“It’s all going just like we planned.”
When innocent people find themselves in situations that require the presence and protection of people like me, their reaction more often than not is as much bewilderment as fear. Mortality is tough to process.
But keeping people safe, keeping people alive, is a business like any other. I frequently told this to my protégé and the others in the office, probably irritating them to no end with both the repetition and the stodgy tone. But I kept on saying it because you can’t forget, ever. It’s a business, with rigid procedures that we study the way surgeons learn to slice flesh precisely and pilots learn to keep tons of metal safely aloft. These techniques have been honed over the years and they worked.
Business…
Of course, it was also true that the hitter who was behind us at the moment, intent on killing the woman next to me, treated his job as a business too. I knew this sure as steel. He was just as serious as I was, had studied procedures as diligently as I had, was smart, IQ-wise and streetwise, and he had advantages over me: His rules were unencumbered by my constraints-the Constitution and the laws promulgated thereunder.

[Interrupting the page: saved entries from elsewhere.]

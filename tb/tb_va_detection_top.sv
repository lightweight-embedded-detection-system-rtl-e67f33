// tb_va_detection_top: end-to-end test of the three-sensor detector at its
// default configuration (128-tap TDCs with baselines 8, 69 and 107, window
// of 4, threshold 64).
//
// The supply at each sensor is driven directly. Quiet periods hold it at
// 850 mV with 0/-1 mV jitter. A noise event (a neighbouring AES switching on)
// lowers it by 5-6 mV for 5-20 cycles at every sensor. An attack (ring
// oscillators switching on) lowers it by A = 20-40 mV for 2-10 cycles and
// then overshoots by A/2 for 3 cycles; the sensors, at different distances,
// see 10/10, 8/10 and 6/10 of that.
//
// 32768 attacks are run, each followed by a noise event, as in the
// evaluation's 32K attack attempts.
//
// A reference model, written from the TDC law, the definition of the
// Hamming weight and the variance formula with no regard to the pipeline's
// registers, predicts hw, variance, var_valid, alarm and attack_detected for
// every sensor after every edge, and all are compared. The test also counts
// the mechanisms of the design and fails if one never happens: attacks
// detected exactly 4 cycles after the first sampling edge that sees them,
// noise events passed without alarm, the start-up window (var_valid low
// while hw jumps from 0 to its level), an alarm from each sensor and TDC
// saturation at 0 or 128 taps.
`timescale 1ns/1ps
module tb_va_detection_top;
  localparam int NS        = 3;
  localparam int TAPS      = 128;
  localparam int THR       = 64;
  localparam int VNOM      = 850;
  localparam int N_ATTACKS = 32768;   // attack attempts, as in the evaluation
  localparam int MAXE      = 2_600_000;
  localparam int BASE [NS] = '{8, 69, 107};
  localparam int SCALE [NS] = '{10, 8, 6};

  logic        clk = 1'b0;
  logic        rst_n = 1'b0;
  logic [15:0] vdd_mv [NS];
  logic [7:0]  hw [NS];
  logic [15:0] variance [NS];
  logic [NS-1:0] var_valid, alarm;
  logic        attack_detected;

  va_detection_top dut (
    .clk(clk), .rst_n(rst_n), .vdd_mv(vdd_mv), .hw(hw), .variance(variance),
    .var_valid(var_valid), .alarm(alarm), .attack_detected(attack_detected));

  always #2.5 clk = ~clk;

  int checks = 0, failures = 0;
  int edge_no = 0;           // edges since time 0
  int rel_edge = -1;         // first edge with rst_n high
  int v_hist [NS][MAXE];     // supply seen by each sensor at each edge

  // mechanism counters
  int attacks = 0, attacks_detected = 0, delay_ok = 0;
  int noise_events = 0, noise_clean = 0;
  int startup_suppressed = 0, saturations = 0;
  int sensor_alarms [NS];

  initial begin
    repeat (MAXE - 10) @(posedge clk);
    failures++;
    $display("watchdog expired");
    $display("TB_RESULT checks=%0d failures=%0d", checks, failures);
    $finish;
  end

  always @(posedge clk) begin
    for (int s = 0; s < NS; s++) v_hist[s][edge_no] = int'(vdd_mv[s]);
    if (rst_n && rel_edge < 0) rel_edge = edge_no;
    edge_no++;
  end

  // Taps reached for a supply voltage: the TDC law, clamped.
  function automatic int reached(int s, int mv);
    int r = BASE[s] + (mv - VNOM) * 2;
    return (r < 0) ? 0 : (r > TAPS) ? TAPS : r;
  endfunction

  // Expected Hamming weight after edge e: the taps captured at edge e-1.
  function automatic int hw_at(int s, int e);
    return reached(s, v_hist[s][e-1]);
  endfunction

  // Variance after edge e: window of the weights present before edges
  // e-1 .. e-4, i.e. hw after edges e-2 .. e-5, taken by the variance stage.
  function automatic bit var_valid_at(int e);
    return (rel_edge >= 0) && (e - 5 >= rel_edge);
  endfunction

  function automatic int var_at(int s, int e);
    int sum = 0, sq = 0, x;
    for (int k = 2; k <= 5; k++) begin
      x = hw_at(s, e - k);
      sum += x;
      sq  += x * x;
    end
    return (4 * sq - sum * sum) / 16;
  endfunction

  function automatic bit alarm_at(int s, int e);
    return var_valid_at(e - 1) && var_at(s, e - 1) >= THR;
  endfunction

  // Compare every output after edge e (called at the following negedge).
  bit any_alarm_seen;
  int first_alarm_edge;
  always @(negedge clk) begin
    automatic int e = edge_no - 1;
    automatic bit exp_any = 1'b0;
    if (rel_edge >= 0 && e >= rel_edge) begin
      for (int s = 0; s < NS; s++) begin
        checks++;
        if (int'(hw[s]) != hw_at(s, e)) begin
          failures++;
          $display("FAIL e=%0d s=%0d hw=%0d expected %0d", e, s, hw[s], hw_at(s, e));
        end
        if (hw_at(s, e) == 0 || hw_at(s, e) == TAPS) saturations++;
        checks++;
        if (var_valid[s] !== var_valid_at(e)) begin
          failures++;
          $display("FAIL e=%0d s=%0d var_valid=%0b", e, s, var_valid[s]);
        end
        if (var_valid_at(e)) begin
          checks++;
          if (int'(variance[s]) != var_at(s, e)) begin
            failures++;
            $display("FAIL e=%0d s=%0d var=%0d expected %0d", e, s, variance[s], var_at(s, e));
          end
        end
        if (e >= rel_edge + 1) begin
          checks++;
          if (alarm[s] !== alarm_at(s, e)) begin
            failures++;
            $display("FAIL e=%0d s=%0d alarm=%0b expected %0b", e, s, alarm[s], alarm_at(s, e));
          end
          exp_any |= alarm_at(s, e);
        end
        if (alarm[s]) sensor_alarms[s]++;
      end
      checks++;
      if (attack_detected !== exp_any) begin
        failures++;
        $display("FAIL e=%0d attack_detected=%0b", e, attack_detected);
      end
    end
    if (attack_detected && !any_alarm_seen) first_alarm_edge = e;
    if (attack_detected) any_alarm_seen = 1'b1;
  end

  task automatic quiet(int cycles);
    repeat (cycles) begin
      @(negedge clk);
      for (int s = 0; s < NS; s++) vdd_mv[s] = 16'(VNOM - $urandom_range(0, 1));
    end
  endtask

  // Edge number at which the next supply value set now will be sampled.
  function automatic int next_edge();
    return edge_no;
  endfunction

  task automatic noise_event();
    int amp = $urandom_range(5, 6);
    int len = $urandom_range(5, 20);
    noise_events++;
    any_alarm_seen = 1'b0;
    for (int c = 0; c < len; c++) begin
      @(negedge clk);
      for (int s = 0; s < NS; s++) vdd_mv[s] = 16'(VNOM - amp - $urandom_range(0, 1));
    end
    quiet(12);
    if (!any_alarm_seen) noise_clean++;
    else begin
      failures++;
      $display("FAIL noise event (%0d mV, %0d cycles) raised an alarm", amp, len);
    end
  endtask

  task automatic attack();
    int amp = $urandom_range(20, 40);
    int len = $urandom_range(2, 10);
    int e0;
    attacks++;
    @(negedge clk);
    any_alarm_seen = 1'b0;
    e0 = next_edge();
    for (int c = 0; c < len + 3; c++) begin
      if (c > 0) @(negedge clk);
      for (int s = 0; s < NS; s++) begin
        int d = (c < len) ? -amp : amp / 2;
        vdd_mv[s] = 16'(VNOM + d * SCALE[s] / 10);
      end
    end
    for (int c = 0; c < 14; c++) begin
      @(negedge clk);
      for (int s = 0; s < NS; s++) vdd_mv[s] = 16'(VNOM - $urandom_range(0, 1));
    end
    if (any_alarm_seen) attacks_detected++;
    else begin
      failures++;
      $display("FAIL attack (%0d mV, %0d cycles) not detected", amp, len);
    end
    if (any_alarm_seen && first_alarm_edge - e0 == 4) delay_ok++;
    else begin
      failures++;
      $display("FAIL attack detection delay %0d cycles, expected 4", first_alarm_edge - e0);
    end
    quiet(6);
  endtask

  initial begin
    for (int s = 0; s < NS; s++) begin
      vdd_mv[s] = 16'(VNOM);
      sensor_alarms[s] = 0;
    end
    repeat (3) @(negedge clk);
    rst_n = 1'b1;
    // Start-up: hw jumps from 0 to each baseline while the window fills.
    repeat (8) begin
      @(negedge clk);
      if (var_valid == '0 && hw[2] == 8'(BASE[2]) && !attack_detected) startup_suppressed++;
    end
    checks++;
    if (attack_detected) begin failures++; $display("FAIL alarm after start-up"); end
    // Location: exact baselines at the nominal supply.
    for (int s = 0; s < NS; s++) begin
      checks++;
      if (int'(hw[s]) != BASE[s]) begin
        failures++;
        $display("FAIL sensor %0d baseline %0d, expected %0d", s, hw[s], BASE[s]);
      end
    end
    quiet(10);
    for (int k = 0; k < N_ATTACKS; k++) begin
      attack();
      quiet($urandom_range(0, 10));
      noise_event();
      quiet($urandom_range(0, 10));
    end
    $display("attacks %0d detected %0d (delay 4 cycles: %0d); noise events %0d without alarm %0d",
             attacks, attacks_detected, delay_ok, noise_events, noise_clean);
    $display("start-up cycles suppressed %0d; saturated samples %0d; alarms per sensor %0d %0d %0d",
             startup_suppressed, saturations, sensor_alarms[0], sensor_alarms[1], sensor_alarms[2]);
    checks++; if (attacks_detected == 0)   begin failures++; $display("FAIL no attack detected"); end
    checks++; if (delay_ok == 0)           begin failures++; $display("FAIL no 4-cycle detection"); end
    checks++; if (noise_clean == 0)        begin failures++; $display("FAIL no clean noise event"); end
    checks++; if (startup_suppressed == 0) begin failures++; $display("FAIL start-up window not seen"); end
    checks++; if (saturations == 0)        begin failures++; $display("FAIL no TDC saturation"); end
    for (int s = 0; s < NS; s++) begin
      checks++;
      if (sensor_alarms[s] == 0) begin failures++; $display("FAIL sensor %0d never alarmed", s); end
    end
    $display("TB_RESULT checks=%0d failures=%0d", checks, failures);
    $finish;
  end
endmodule
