# A front end that finds high-pT tracks on the detector module

A charged particle in a solenoid bends with a radius proportional to its
transverse momentum (pT). If a detector module has two sensor planes a few
millimetres apart, a stiff (high-pT) track crosses both at almost the same
phi, while a soft one arrives noticeably displaced. Pairing hits of the two
planes on the module itself therefore rejects most low-pT tracks before any
data leaves the detector. This lets the module send a compact trigger
summary at every 40 MHz bunch crossing.

This repository holds synthesizable SystemVerilog for the digital part of
such a module: the per-pixel trigger logic, the front-end chip, the link
between the two planes, and the module that ties 2 x 18 chips together.

## Geometry

| item | value |
|---|---|
| pixel | 100 um (phi) x ~2 mm (Z) |
| chip | 160 phi rows x 4 Z columns = 640 pixels |
| module | two planes, each 3 rows of 6 chips (18 chips) |
| bunch clock | 40 MHz (`ck`) |
| link clock | 160 MHz (`ck160`), rising edges aligned with `ck` |

Pixel (z, phi) of a chip has index `z*160 + phi`. Every packed pixel vector
in the RTL is `[z][phi]`, so its flat bit number is that index.

## The trigger algorithm, step by step

The same chip is mounted in both planes. Its `master_slave` pin picks the role:
upper-plane chips are **slaves** and lower-plane chips are **masters**.

1. **Cluster rejection (upper plane).** Wide clusters come from low-pT
   tracks at a shallow angle, or from noise. They must not reach the
   coincidence. Each pixel raises a *reject* flag when it is hit and at
   least two of its eight neighbours are hit. A hit survives as *clean*
   only if neither it nor any neighbour raised the flag. The result:
   - isolated pixels and pairs pass;
   - every cluster of three or more pixels disappears completely, the
     pixels at its edges included.
2. **Transfer to the lower plane.** Each slave chip drives 160 lines
   through the substrate, one per phi row. On every line the four Z pixels
   of that row follow one another at 160 MHz, so the whole clean pattern
   crosses once per bunch crossing.
3. **Z and phi alignment (lower plane).** A track at a polar angle lands
   further along Z in the upper plane: up to about 6 pixels at the far end
   of the barrel. Each master therefore listens to the upper chip facing
   it and to the next two along Z. Together they form a strip of 12 Z
   columns, and the master picks the upper pixel (z + `zshift`,
   phi + `phishift`) for each of its own pixels. Along a row of six chips,
   the first four masters have three sources, the fifth two and the sixth
   one. A small phi shift corrects mounting offsets electronically, which
   saves mechanical precision.
4. **Coincidence (lower plane).** Each master pixel looks at the aligned
   upper bits in the 3x3 window around it. A hit there together with its
   own hit of the same crossing makes a *stub* (`trigger_out`).
5. **Trigger word.** Each master sends 15 bits per crossing:
   - valid flag;
   - number of stubs, saturating at 15;
   - address of the lowest-numbered stub pixel.

   The module frame for the optical link is an 8-bit header (the
   bunch counter) followed by the 18 master words: 278 bits per crossing.

Both tests in steps 1 and 4 go through the same per-pixel **512 x 1 lookup
memory**, addressed by the 9-bit 3x3 pattern:
- in a slave, the pattern is the local hits and the answer is the reject flag;
- in a master, it is the aligned upper bits and the answer is "compatible".

The tables are loaded at configuration, so the rules can be changed without
changing the logic. `pt_pkg::lut_cluster_default` and
`pt_pkg::lut_coinc_default` give the default contents:
- cluster: `a[8] && popcount(a[7:0]) >= 2`;
- coincidence: `|a`.

## Pipeline and timing

Hits are sampled on the rising edge t of `ck`.

| where | valid after |
|---|---|
| slave `local_hit_out` | t |
| slave `cluster_reject_out` | t+1 |
| slave `clean_pixel_out` (= `pixel_up_out`) | t+2 |
| link: loaded one `ck160` cycle after edge t+2, Z pixels 0..3 on the line | t+2 1/4 ... t+3 1/4 |
| master receiver register (`plane_link_rx.data`) | t+3 1/4 |
| master `pixel_up` register | t+4 |
| master `trigger_out` | t+5 |
| chip `trig_word` | t+6 |
| module `trig_frame` / `trig_hdr` | t+7 |

The master delays its own hit by the same amount (`MASTER_HIT_DLY` = 4
stages after the hit register), so both planes' hits of one crossing meet.
If the link is changed, that constant must follow.

The link has no framing bits. Each chip flips a toggle on every `ck` edge
and detects the change in the `ck160` domain. This gives a `load` strobe one
fast cycle after each bunch edge, when the bunch-clock data is stable. The
transmitter and all receivers derive the same phase, which assumes
edge-aligned clocks and negligible wire delay.

## Level-1 path

Every pixel writes its hit into a **256-deep event memory** every crossing,
which covers a 6 us trigger latency. All pixels of a chip share the write
address, the chip's bunch counter. When `l1a` is sampled at edge u, the
memories return crossing u - `l1_latency`. The **read-out logic** then
sends, one per clock:
- the address of each hit pixel, lowest first;
- a trailer word with the event number.

An `l1a` that arrives while an event is still being sent is dropped and
flagged on `l1_lost`, because there is no event buffer. `l1_latency` must be
between 3 and 255.

## Configuration

Each chip has one serial chain, clocked by `conf_ck`. It runs through pixels
0..639 in order, 513 bits per pixel:
- the 512 lookup-table bits;
- a mask bit that silences the pixel.

Send the bits of pixel 639 first. For each pixel send its table from
address 511 down to 0, then its mask bit. A chip takes 328,320 clocks to load.
The Z and phi shifts and the Level-1 latency are static input pins.

## Files

| file | contents |
|---|---|
| `rtl/pt_pkg.sv` | sizes, trigger and read-out word types, default table functions |
| `rtl/lookup_sram.sv` | 512 x 1 lookup memory on the configuration chain |
| `rtl/event_memory.sv` | 256 x 1 latency buffer |
| `rtl/pixel.sv` | per-pixel logic, both roles |
| `rtl/plane_link_tx.sv`, `rtl/plane_link_rx.sv` | 4:1 serializer and deserializer of the inter-plane lines |
| `rtl/zphi_align.sv` | Z/phi alignment selector |
| `rtl/trigger_encoder.sv` | 15-bit trigger word |
| `rtl/readout_logic.sv` | sparse Level-1 read-out |
| `rtl/fe_chip.sv` | 640-pixel chip: array, neighbour wiring, link, alignment, encoder, read-out |
| `rtl/pt_module.sv` | top: 18 upper + 18 lower chips, inter-plane wiring, trigger frame |
| `tb/tb_*.sv` | one self-checking testbench per module (listed below) |

Every module's parameters default to the full-size design.

## Simulating

The testbenches are self-checking. Each prints
`TB_RESULT checks=N failures=M`. With Verilator 5:

```
verilator --binary --timing --assert -Irtl -Itb -y rtl -y tb +libext+.sv \
    rtl/pt_pkg.sv tb/tb_pt_module.sv --top-module tb_pt_module
./obj_dir/Vtb_pt_module
```

| testbench | what it covers |
|---|---|
| `tb_lookup_sram`, `tb_event_memory`, `tb_plane_link`, `tb_plane_link_rx`, `tb_zphi_align`, `tb_trigger_encoder`, `tb_readout_logic` | one module each, against a reference |
| `tb_pixel` | a slave and a master pixel configured by their chains; random hits; cycle-exact reject, clean, trigger and event memory; masking |
| `tb_fe_chip` | three slave chips feeding one master, 16 phi rows per chip; two alignment settings; reference model of the whole chain; read-out; lost accepts |
| `tb_pt_module` | the module with 2 rows x 6 chip pairs of 16 phi rows; a different alignment per chip; the trigger frame checked every crossing. It counts cluster rejections, stubs, matches through the next and second-next upper chip, end-of-row chips, masked pixels, read-out events and lost accepts, and fails if any count stays zero. |
| `tb_fe_chip_full` | the `tb_fe_chip` test with the chips at their default size: four 640-pixel chips, 700 crossings |

The module has not been simulated at full size, 2 x 18 chips of 640 pixels.
Verilator flattens the design, and at that size building the model alone
takes far longer than the test. The largest configurations simulated are:
- four full-size chips as they sit in a row: three upper chips feeding one lower chip (`tb_fe_chip_full`, about 2 minutes);
- the complete module wiring with 2 x 6 chip pairs of 16 phi rows each (`tb_pt_module`).

## How far to trust it

All testbenches pass. The logic has been simulated, not taped out. These
parts are this design's own choices, filled in where the source description
is silent:
- the pipeline depths and the link phase;
- the meaning of the 5 extra trigger bits;
- the read-out format and its lack of buffering;
- the mask bit and the order of the configuration chain;
- the alignment ranges (Z 0..7, phi -3..+3);
- static pins for the shifts and the latency;
- no cluster rejection in the lower plane. Its lookup memory is used for the coincidence, and only the upper plane's pattern is cleaned before transfer.

Where it departs from the described system, or leaves things out:
- **The lookup memory is a register word.** It is written as a shift register so that it can sit on the configuration chain. The intended part is a full-custom 512 x 1 SRAM, 2.52 x 0.84 um cells, about 13 uW at 40 MHz in 90 nm. A real SRAM would need an addressed write port instead.
- **The link follows the high-granularity scheme:** one line per phi row, 4 Z pixels per line. An alternative of one 12-bit word per chip row, with upper chips 1, 2, 3 talking to lower chips 6, 5, 4 in successive 160 MHz slots, is not built.
- **Neighbours stop at chip edges.** No data crosses a chip boundary in phi, and none in Z except through the alignment strip.
- **Not modelled:** the analog front end (charge amplifier, discriminator, bias DACs), the optical link, and the bump-bond/TSV interconnect. The discriminator outputs enter as `hit_up`/`hit_lo`, and the trigger frame leaves on `trig_frame`/`trig_hdr`.
- **Track efficiencies were not measured with this RTL.** The original behavioural model of the algorithm found 96.6 %, 100 % and 98.2 % for 2, 5 and 50 GeV/c Monte Carlo tracks, on about 120 events each. Those event samples are not part of this code.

Still, I believe there is an advantage in being in the right. In all my years of doing this work I’d never lost a principal. And I wasn’t going to lose Alissa.
A business… which meant remaining calm as a surgeon, calm as a pilot.
Alissa was not calm, of course. She was breathing hard, worrying her cuff as she stared at a sprawling magnolia tree we were passing, an outrider of a or chestnut forest, bordering a huge cotton field, the tufts bursting. She was uneasily spinning a thin diamond bracelet-a treat to herself on a recent birthday. She now glanced at the jewelry and then her palms, which were sweating, and placed her hands on her navy blue skirt.